WORK ORDER >> The lines to repeat are those below from the one containing "a hand-worked value" down to the one containing "instance must be", both included; reproduce them exactly and nothing else.

>>>>>

// tb_kcmp_ratioed_d_model: self-checking test of the DC model of module D.
// Instances use the transistor sizes of the characterised 16-input designs:
// 2nd order, area optimised (Wn = Ln = 1 um, W/L 3.5, 4, 4.5, 5) and delay
// optimised (Wn = 4 um, Wp = 13..20 um); 3rd order, area optimised (W/L 6.5,
// 7, 7.5) and delay optimised (Wp = 25..31 um). For every number lambda of
// conducting inputs, 0..16, each must output 1 exactly while lambda < K, with
// V_out >= 2.5 V at lambda = K-1 and <= 1.9 V at lambda = K. The V_out of the
// K = 2, W/L = 4 instance at lambda = 2 is compared with a hand-worked value
// (1.382 V). An instance sized below the lower W/L bound (W/L = 2.5 for K = 2)
// must fail the high-level condition at lambda = 1. Orders 1, 4, 5 and 6
// (the largest order these noise margins allow) are sized at the middle of
// their W/L window and must work; order 7 has no window and must miss one of
// the two levels. The static supply current of the W/L = 4 instance must be
// zero for identical inputs and about 1.19 mA once bits differ. Every sized
// 2nd- and 3rd-order instance carries its circuit-simulated output delays
// (fall D0, rise D1); the output must change exactly that long after a step
// from weight 0 to K and from K to K-1. The delay-optimised
// 3rd-order point Wp = 31 um (W/L = 7.75) lies just above the analytic upper
// bound (7.641): its low level at lambda = 3 is expected between 1.9 V and the
// 2.2 V switch point, i.e. logically right but without the full noise margin.
`timescale 1ns / 1ps

module tb_kcmp_ratioed_d_model;
  localparam int unsigned N = 16;
  localparam int NI = 21;   // sized instances under test

  logic [N-1:0] x;
  logic [NI-1:0] lt, ok;
  real v [NI];
  real d0 [NI], d1 [NI], tchg [NI];
  real i1;
  int  kk [NI];
  logic lt_bad, ok_bad;
  real  v_bad;
  int checks = 0, failures = 0;

`define KCMP_D(IDX, KV, WN, WP, LP, DF, DR) \
  kcmp_ratioed_d_model #(.N(N), .K(KV), .WN_UM(WN), .WP_UM(WP), .LP_UM(LP), \
                         .D0_NS(DF), .D1_NS(DR)) u``IDX ( \
    .x(x), .lt_k(lt[IDX]), .vout(v[IDX]), .level_ok(ok[IDX]), .idd()); \
  initial begin kk[IDX] = KV; d0[IDX] = DF; d1[IDX] = DR; end

  // 2nd order, area optimised
  `KCMP_D(0,  2, 1.0,  7.0, 2.0, 3.35, 2.68)
  kcmp_ratioed_d_model #(.N(N), .K(2), .WP_UM(4.0)) u1 (
    .x(x), .lt_k(lt[1]), .vout(v[1]), .level_ok(ok[1]), .idd(i1));
  initial begin kk[1] = 2; d0[1] = 3.67; d1[1] = 2.42; end

  // time of the first output change of each instance after t0, found by
  // polling every 10 ps for 20 ns
  task automatic watch(real t0);
    logic [NI-1:0] prev, seen;
    prev = lt;
    seen = '0;
    for (int i = 0; i < NI; i++) tchg[i] = t0 - 1.0;
    for (int s = 0; s < 2000; s++) begin
      #0.01;
      for (int i = 0; i < NI; i++)
        if (!seen[i] && lt[i] !== prev[i]) begin
          seen[i] = 1'b1;
          tchg[i] = $realtime;
        end
    end
  endtask
  `KCMP_D(2,  2, 1.0,  9.0, 2.0, 4.14, 2.37)
  `KCMP_D(3,  2, 1.0,  5.0, 1.0, 5.13, 2.24)
  // 2nd order, delay optimised
  `KCMP_D(4,  2, 4.0, 13.0, 1.0, 2.09, 1.78)
  `KCMP_D(5,  2, 4.0, 14.0, 1.0, 2.16, 1.73)
  `KCMP_D(6,  2, 4.0, 16.0, 1.0, 2.35, 1.67)
  `KCMP_D(7,  2, 4.0, 18.0, 1.0, 2.60, 1.61)
  `KCMP_D(8,  2, 4.0, 20.0, 1.0, 3.12, 1.57)
  // 3rd order, area optimised
  `KCMP_D(9,  3, 1.0, 13.0, 2.0, 3.23, 2.03)
  `KCMP_D(10, 3, 1.0,  7.0, 1.0, 3.59, 1.90)
  `KCMP_D(11, 3, 1.0, 15.0, 2.0, 3.94, 1.91)
  // 3rd order, delay optimised
  `KCMP_D(12, 3, 4.0, 25.0, 1.0, 2.16, 1.51)
  `KCMP_D(13, 3, 4.0, 27.0, 1.0, 2.38, 1.48)
  `KCMP_D(14, 3, 4.0, 28.0, 1.0, 2.44, 1.47)
  `KCMP_D(15, 3, 4.0, 30.0, 1.0, 2.83, 1.46)
  `KCMP_D(16, 3, 4.0, 31.0, 1.0, 2.95, 1.44)
  // orders 1, 4, 5, 6: W/L at the middle of the analytic window, no delays
  `KCMP_D(17, 1, 1.0,  1.275, 1.0, 0.0, 0.0)
  `KCMP_D(18, 4, 1.0,  9.672, 1.0, 0.0, 0.0)
  `KCMP_D(19, 5, 1.0, 12.472, 1.0, 0.0, 0.0)
  `KCMP_D(20, 6, 1.0, 15.271, 1.0, 0.0, 0.0)

`undef KCMP_D

  // order 7 has an empty window (lower bound 18.295 > upper bound 17.845):
  // no W/L can meet both levels
  logic lt7, ok7;
  real  v7;
  kcmp_ratioed_d_model #(.N(N), .K(7), .WP_UM(18.07)) u_k7 (
    .x(x), .lt_k(lt7), .vout(v7), .level_ok(ok7), .idd());
  bit k7_violation = 0;

  // deliberately undersized pmos load: W/L = 2.5 < 3.046 for K = 2
  kcmp_ratioed_d_model #(.N(N), .K(2), .WP_UM(2.5)) u_bad (
    .x(x), .lt_k(lt_bad), .vout(v_bad), .level_ok(ok_bad), .idd());

  initial begin
    #100000;
    failures++;
    $display("TB_RESULT checks=%0d failures=%0d", checks, failures);
    $finish;
  end

  initial begin
    for (int lam = 0; lam <= int'(N); lam++) begin
      for (int rep = 0; rep < 4; rep++) begin
        // lam ones at random positions
        x = '0;
        while ($countones(x) < lam) x[$urandom_range(N - 1, 0)] = 1'b1;
        #10;
        for (int i = 0; i < NI; i++) begin
          checks += 2;
          if (lt[i] !== (lam < kk[i])) begin
            failures++; $display("FAIL inst %0d lambda=%0d lt=%b v=%f", i, lam, lt[i], v[i]);
          end
          if (!ok[i] && !(i == 16 && lam == kk[i])) begin
            failures++; $display("FAIL inst %0d lambda=%0d vout %f in forbidden band", i, lam, v[i]);
          end
          if (lam == kk[i] - 1) begin
            checks++;
            if (v[i] < 2.5) begin failures++; $display("FAIL inst %0d V_out=%f < 2.5 at K-1", i, v[i]); end
          end
          if (lam == kk[i] && i == 16) begin
            // W/L = 7.75 lies above the analytic upper bound 7.641 for K = 3:
            // the low level misses VIL_MAX but still falls below the switch point
            checks++;
            if (!(v[i] > 1.9 && v[i] < 2.2)) begin failures++; $display("FAIL inst 16 V_out=%f", v[i]); end
          end else if (lam == kk[i]) begin
            checks++;
            if (v[i] > 1.9) begin failures++; $display("FAIL inst %0d V_out=%f > 1.9 at K", i, v[i]); end
          end
        end
        // static current: none for identical operands, the pmos load
        // current (about 1.19 mA for W/L = 4) as soon as one bit differs
        checks++;
        if (lam == 0) begin
          checks++;
          if (v[1] != 5.0) failures++;
          if (i1 != 0.0) begin failures++; $display("FAIL idd=%e with no bit differing", i1); end
        end else if (lam >= 2 && (i1 < 1.18e-3 || i1 > 1.20e-3)) begin
          failures++; $display("FAIL idd=%e at lambda=%0d", i1, lam);
        end else if (lam == 1 && !(i1 > 0.0)) begin
          failures++; $display("FAIL idd=%e at lambda=1", i1);
        end
        if (lam == 2) begin
          checks++;
          if (v[1] < 1.372 || v[1] > 1.392) begin
            failures++; $display("FAIL V_out(K=2, W/L=4, lambda=2) = %f, expected 1.382", v[1]);
          end
        end
        if ((lam == 6 && v7 < 2.5) || (lam == 7 && v7 > 1.9)) k7_violation = 1;
        if (lam == 1) begin
          checks++;
          if (v_bad >= 2.5) begin
            failures++; $display("FAIL undersized load should not hold 2.5 V, V_out=%f", v_bad);
          end
        end
      end
    end
    // output delays: weight 0 -> K must fall after D0, K -> K-1 rise after D1
    for (int kv = 2; kv <= 3; kv++) begin
      real t0;
      x = '0;
      #20;
      for (int i = 0; i < kv; i++) x[i] = 1'b1;
      t0 = $realtime;
      watch(t0);
      for (int i = 0; i < NI; i++)
        if (kk[i] == kv) begin
          checks++;
          if (lt[i] !== 1'b0 || tchg[i] - t0 < d0[i] - 0.002 || tchg[i] - t0 > d0[i] + 0.012) begin
            failures++; $display("FAIL inst %0d fall after %f ns, expected %f", i, tchg[i] - t0, d0[i]);
          end
        end
      x[0] = 1'b0;
      t0 = $realtime;
      watch(t0);
      for (int i = 0; i < NI; i++)
        if (kk[i] == kv) begin
          checks++;
          if (lt[i] !== 1'b1 || tchg[i] - t0 < d1[i] - 0.002 || tchg[i] - t0 > d1[i] + 0.012) begin
            failures++; $display("FAIL inst %0d rise after %f ns, expected %f", i, tchg[i] - t0, d1[i]);
          end
        end
    end
    checks++;
    if (!k7_violation) begin failures++; $display("FAIL K=7 sizing met both levels"); end
    $display("TB_RESULT checks=%0d failures=%0d", checks, failures);
    $finish;
  end
endmodule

<<<<<

OUTPUT FOR THIS EXERCISE >>
// K = 2, W/L = 4 instance at lambda = 2 is compared with a hand-worked value
// (1.382 V). An instance sized below the lower W/L bound (W/L = 2.5 for K = 2)
// must fail the high-level condition at lambda = 1. Orders 1, 4, 5 and 6
// (the largest order these noise margins allow) are sized at the middle of
// their W/L window and must work; order 7 has no window and must miss one of
// the two levels. The static supply current of the W/L = 4 instance must be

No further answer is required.